For now, the Emory study team is analyzing the rectal tissue samples of people with colon adenomatous polyps, non-cancerous growths considered precursors to colon cancer, and comparing them to rectal tissue samples from people who don’t have polyps. They’re also looking at whether the differences they detect in rectal tissue can also be found in blood or urine. Currently, no accepted tests exist to determine whether someone may be at risk for colon cancer.
“Most people would rather provide a blood or urine sample than get a rectal biopsy,” says Robin Bostick, MD, MPH, Rollins School of Public Health epidemiology professor and study principal investigator. Bostick is also a clinical faculty member at the Winship Cancer Institute at Emory and a Georgia Cancer Coalition Distinguished Cancer Scholar.
“In the future, biomarkers may motivate more people to change their diets and other health habits and to get screened for colon cancer,” he says.
Though the benefits of early detection in preventing colorectal cancer deaths are well known – a 90 percent or higher cure rate when found early – an estimated 41.8 million Americans aged 50 and older at average risk for colon cancer haven’t been screened according to national guidelines, a recent study by the U.S. Centers for Disease Control and Prevention (CDC) found.

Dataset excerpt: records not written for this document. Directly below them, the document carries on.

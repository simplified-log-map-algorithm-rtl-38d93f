// tb_extrinsic_unit: self-checking test of the extrinsic computation.
//
// Default instance: p = 16, W = 10, sc = 205/256. Second instance: p = 8,
// W = 6, sc = 218/256 (0.85). Random LLR triples over the full range and small
// ones; the reference forms Lapo - La - Ls as a plain integer, multiplies
// by the scale, divides by 2^frac rounding toward minus infinity and clips
// to the signed W-bit range. Checks l_ext and the saturation flag and
// requires both clipped and unclipped results.
module tb_extrinsic_unit;

  logic clk = 1'b0;
  always #5 clk = ~clk;

  int checks = 0, failures = 0;
  int n_sat = 0, n_lin = 0;

  logic signed [15:0] apo16;
  logic signed [9:0]  la16, ls16, le16;
  logic               sat16;
  logic signed [7:0]  apo8;
  logic signed [5:0]  la8, ls8, le8;
  logic               sat8;

  extrinsic_unit dut16 (.l_apo(apo16), .l_a(la16), .l_s(ls16), .l_ext(le16), .sat(sat16));
  extrinsic_unit #(.P(8), .W(6), .SC_NUM(218), .SC_FRAC(8)) dut8 (
    .l_apo(apo8), .l_a(la8), .l_s(ls8), .l_ext(le8), .sat(sat8));

  function automatic longint floordiv(input longint a, input longint d);
    longint q;
    q = a / d;
    if ((a % d != 0) && (a < 0)) q -= 1;
    return q;
  endfunction

  task automatic run(input int range16, input int range8, input int rl16, input int rl8);
    longint e, lim;
    bit es;
    apo16 = 16'($urandom_range(0, 2 * range16) - range16);
    la16  = 10'($urandom_range(0, 2 * rl16) - rl16);
    ls16  = 10'($urandom_range(0, 2 * rl16) - rl16);
    apo8  = 8'($urandom_range(0, 2 * range8) - range8);
    la8   = 6'($urandom_range(0, 2 * rl8) - rl8);
    ls8   = 6'($urandom_range(0, 2 * rl8) - rl8);
    @(posedge clk); #1;
    e = floordiv((longint'(apo16) - longint'(la16) - longint'(ls16)) * 205, 256);
    lim = 511; es = 0;
    if (e > lim) begin e = lim; es = 1; end
    if (e < -lim - 1) begin e = -lim - 1; es = 1; end
    checks++;
    if (le16 !== 10'(e) || sat16 !== es) begin
      failures++;
      $display("FAIL p16 apo=%0d la=%0d ls=%0d le=%0d exp %0d", apo16, la16, ls16, le16, e);
    end
    if (es) n_sat++; else n_lin++;
    e = floordiv((longint'(apo8) - longint'(la8) - longint'(ls8)) * 218, 256);
    lim = 31; es = 0;
    if (e > lim) begin e = lim; es = 1; end
    if (e < -lim - 1) begin e = -lim - 1; es = 1; end
    checks++;
    if (le8 !== 6'(e) || sat8 !== es) begin
      failures++;
      $display("FAIL p8 apo=%0d la=%0d ls=%0d le=%0d exp %0d", apo8, la8, ls8, le8, e);
    end
  endtask

  initial begin
    apo16 = '0; la16 = '0; ls16 = '0; apo8 = '0; la8 = '0; ls8 = '0;
    for (int k = 0; k < 3000; k++) begin
      if (k % 2 == 0) run(32767, 127, 511, 31);
      else            run(400, 25, 200, 12);
    end
    checks++;
    if (n_sat == 0 || n_lin == 0) begin
      failures++;
      $display("FAIL: coverage sat=%0d linear=%0d", n_sat, n_lin);
    end
    $display("TB_RESULT checks=%0d failures=%0d", checks, failures);
    $finish;
  end

  initial begin
    repeat (20000) @(posedge clk);
    failures++;
    $display("FAIL: watchdog");
    $display("TB_RESULT checks=%0d failures=%0d", checks, failures);
    $finish;
  end

endmodule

Dr. Bostick and his team are also part of a 10-year multi-site U.S. study examining whether increased consumption of vitamin D and calcium reduce risk for colon cancer and prevent the recurrence of adenomatous polyps. About 30 percent to 40 percent of the adult population will develop these benign tumor growths, which can eventually develop into colon cancer. Removing polyps reduces cancer risk, but at least half of all people get recurring polyps five years after removal.